** What needs to be done **
Beginning with the first line, transcribe the entries below exactly through the line containing "mode, the parity", inclusive.

** Records for processing **
Start of Block
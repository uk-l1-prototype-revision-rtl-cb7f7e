// tb_rx_channel: sends framed events into an input channel front end and
// checks what it writes to the ingress FIFO and the descriptor queue:
// LHCb and ALICE events with good and bad parity (mode by length), forced
// mode, the parity error counter, whole-event drop when the FIFO lacks room,
// the configuration inhibit, the auto-inhibit of a channel without link sync
// at the end of the sense window, the status register counters and the
// masked loss-of-sync output. FIFO writes must happen in the cycle of the
// input word.
module tb_rx_channel;
  import l1_pkg::*;
  logic clk = 0, rst = 1;
  always #5 clk = !clk;
  int checks = 0, failures = 0;

  chan_cfg_t   cfg;
  logic        v, sof, eof, sync, ovf, cc, zsev;
  logic [15:0] data;
  logic        f_wr, d_wr, inh, los;
  fifo_word_t  f_din;
  logic [11:0] d_din;
  logic [10:0] f_free;
  logic        d_full;
  logic [15:0] status;
  logic [7:0]  perr;

  rx_channel #(.SENSE_CYCLES(16)) dut (.clk, .rst, .cfg, .rx_valid(v), .rx_data(data),
    .rx_sof(sof), .rx_eof(eof), .rx_sync(sync), .rx_ovf_pulse(ovf), .rx_clkcor_pulse(cc),
    .zs_event_pulse(zsev), .fifo_wr(f_wr), .fifo_din(f_din), .fifo_free(f_free),
    .desc_wr(d_wr), .desc_din(d_din), .desc_full(d_full), .status, .parity_errors(perr),
    .inhibited(inh), .los_masked(los));

  // second channel whose link never syncs
  logic        inh2, los2, f_wr2, d_wr2;
  fifo_word_t  f_din2;
  logic [11:0] d_din2;
  logic [15:0] status2;
  logic [7:0]  perr2;
  rx_channel #(.SENSE_CYCLES(16)) dut2 (.clk, .rst, .cfg('0), .rx_valid(v), .rx_data(data),
    .rx_sof(sof), .rx_eof(eof), .rx_sync(1'b0), .rx_ovf_pulse(1'b0), .rx_clkcor_pulse(1'b0),
    .zs_event_pulse(1'b0), .fifo_wr(f_wr2), .fifo_din(f_din2), .fifo_free(11'd1024),
    .desc_wr(d_wr2), .desc_din(d_din2), .desc_full(1'b0), .status(status2), .parity_errors(perr2),
    .inhibited(inh2), .los_masked(los2));

  initial begin
    repeat (50000) @(posedge clk);
    failures++;
    $display("TB_RESULT checks=%0d failures=%0d", checks, failures);
    $finish;
  end

  task automatic chk(input bit ok, input string what);
    checks++;
    if (!ok) begin failures++; $display("FAIL %s", what); end
  endtask

  // monitor of what the DUT writes
  fifo_word_t wq [$];
  logic [11:0] dq [$];
  int wr2 = 0;
  always @(posedge clk) begin
    if (f_wr) begin
      wq.push_back(f_din);
      chk(v && f_din.data == data, "write in cycle of input word");
    end
    if (d_wr) dq.push_back(d_din);
    if (f_wr2) wr2++;
  end

  task automatic send(input int n32, input bit bad_parity);
    logic [31:0] w, x;
    x = 0;
    for (int i = 0; i < n32; i++) begin
      w = (i == n32 - 1) ? (bad_parity ? ~x : x) : $urandom;
      x ^= w;
      for (int h = 0; h < 2; h++) begin
        v = 1; sof = (i == 0 && h == 0); eof = (i == n32 - 1 && h == 1);
        data = h ? w[31:16] : w[15:0];
        @(posedge clk); #1;
      end
    end
    v = 0; sof = 0; eof = 0;
    repeat (3) @(posedge clk); #1;
  endtask

  task automatic expect_event(input int n16, input bit alice, input bit perr_exp, input string what);
    chk(wq.size() == n16, {what, ": words written"});
    if (wq.size() > 0) chk(wq[0].sof && wq[wq.size() - 1].eof, {what, ": flags"});
    chk(dq.size() == 1, {what, ": one descriptor"});
    if (dq.size() == 1) begin
      chk(dq[0][11] == alice, {what, ": mode"});
      chk(dq[0][10] == perr_exp, {what, ": parity flag"});
      chk(dq[0][9:0] == n16, {what, ": length"});
    end
    wq = {}; dq = {};
  endtask

  initial begin
    cfg = '0; v = 0; sof = 0; eof = 0; data = 0; sync = 1; ovf = 0; cc = 0; zsev = 0;
    f_free = 11'd1024; d_full = 0;
    repeat (3) @(posedge clk);
    #1 rst = 0;
    // data before the sense window ends is dropped
    send(35, 0);
    chk(wq.size() == 0, "dropped while sensing");
    repeat (20) @(posedge clk); #1;
    chk(!inh && inh2, "auto-inhibit of the unsynced channel only");
    chk(status2[1:0] == 2'b11, "unsynced channel status: inhibited, loss of sync");
    chk(los2 && !los, "auto-inhibit does not mask loss of sync");

    send(35, 0);  expect_event(70, 0, 0, "LHCb");
    send(259, 0); expect_event(518, 1, 0, "ALICE");
    send(35, 1);  expect_event(70, 0, 1, "LHCb bad parity");
    send(259, 1); expect_event(518, 1, 1, "ALICE bad parity");
    chk(perr == 2, "parity error counter");
    cfg.force_mode = 1; cfg.alice = 1;
    send(35, 0);  expect_event(70, 1, 0, "forced ALICE");
    cfg.force_mode = 0;
    // not enough room: the whole event is dropped
    f_free = 11'd517;
    send(35, 0);
    chk(wq.size() == 0 && dq.size() == 0, "drop without room");
    f_free = 11'd1024;
    d_full = 1;
    send(35, 0);
    chk(wq.size() == 0 && dq.size() == 0, "drop without descriptor room");
    d_full = 0;
    cfg.inhibit = 1;
    send(35, 0);
    chk(wq.size() == 0 && inh && status[0], "configured inhibit");
    cfg.inhibit = 0;
    chk(wr2 == 0, "auto-inhibited channel wrote nothing");
    // status counters
    for (int i = 0; i < 3; i++) begin ovf = 1; @(posedge clk); #1; ovf = 0; end
    for (int i = 0; i < 5; i++) begin cc = 1; @(posedge clk); #1; cc = 0; end
    for (int i = 0; i < 7; i++) begin zsev = 1; @(posedge clk); #1; zsev = 0; end
    chk(status[7:4] == 3 && status[11:8] == 5 && status[15:12] == 7, "status counters");
    sync = 0; #1;
    chk(los && status[1], "loss of sync");
    cfg.inhibit = 1; #1;
    chk(!los, "loss of sync masked");
    $display("TB_RESULT checks=%0d failures=%0d", checks, failures);
    $finish;
  end
endmodule
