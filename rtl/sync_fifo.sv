// sync_fifo: single-clock FIFO used as the 18 x 1024 channel buffers that sit
// before and after the zero-suppression unit of every input channel, and as
// small descriptor queues.
//
// Storage is a plain array (maps to block RAM). Writes are accepted when not
// full, reads when not empty. Read data is registered: dout is valid on the
// cycle after rd_en (one-cycle read latency). 'count' is the number of words
// held and 'free' the number of empty places, so a writer can reserve room for
// a whole event before it starts. Width and depth follow the document's 18 x
// 1024 figure; the interface and latency are this design's choice.
module sync_fifo #(
  parameter int unsigned WIDTH = 18,
  parameter int unsigned DEPTH = 1024
) (
  input  logic                     clk,
  input  logic                     rst,      // synchronous, active high
  input  logic                     wr_en,
  input  logic [WIDTH-1:0]         din,
  input  logic                     rd_en,
  output logic [WIDTH-1:0]         dout,
  output logic                     empty,
  output logic                     full,
  output logic [$clog2(DEPTH+1)-1:0] count,
  output logic [$clog2(DEPTH+1)-1:0] free
);
  localparam int unsigned AW = (DEPTH > 1) ? $clog2(DEPTH) : 1;

  logic [WIDTH-1:0] mem [DEPTH];
  logic [AW-1:0]    wp, rp;
  logic             do_wr, do_rd;

  assign empty = (count == 0);
  assign full  = (count == DEPTH[$clog2(DEPTH+1)-1:0]);
  assign free  = DEPTH[$clog2(DEPTH+1)-1:0] - count;
  assign do_wr = wr_en && !full;
  assign do_rd = rd_en && !empty;

  always_ff @(posedge clk) begin
    if (do_wr) mem[wp] <= din;
    if (do_rd) dout <= mem[rp];
  end

  always_ff @(posedge clk) begin
    if (rst) begin
      wp    <= '0;
      rp    <= '0;
      count <= '0;
    end else begin
      if (do_wr) wp <= (wp == AW'(DEPTH - 1)) ? '0 : wp + 1'b1;
      if (do_rd) rp <= (rp == AW'(DEPTH - 1)) ? '0 : rp + 1'b1;
      count <= count + $bits(count)'(do_wr) - $bits(count)'(do_rd);
    end
  end
endmodule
End of Block
** Solution to the problem **
repository uk-l1-prototype-revision-rtl-cb7f7e
// tb_rx_channel: sends framed events into an input channel front end and
// checks what it writes to the ingress FIFO and the descriptor queue:
// LHCb and ALICE events with good and bad parity (mode by length), forced
// mode, the parity error counter, whole-event drop when the FIFO lacks room,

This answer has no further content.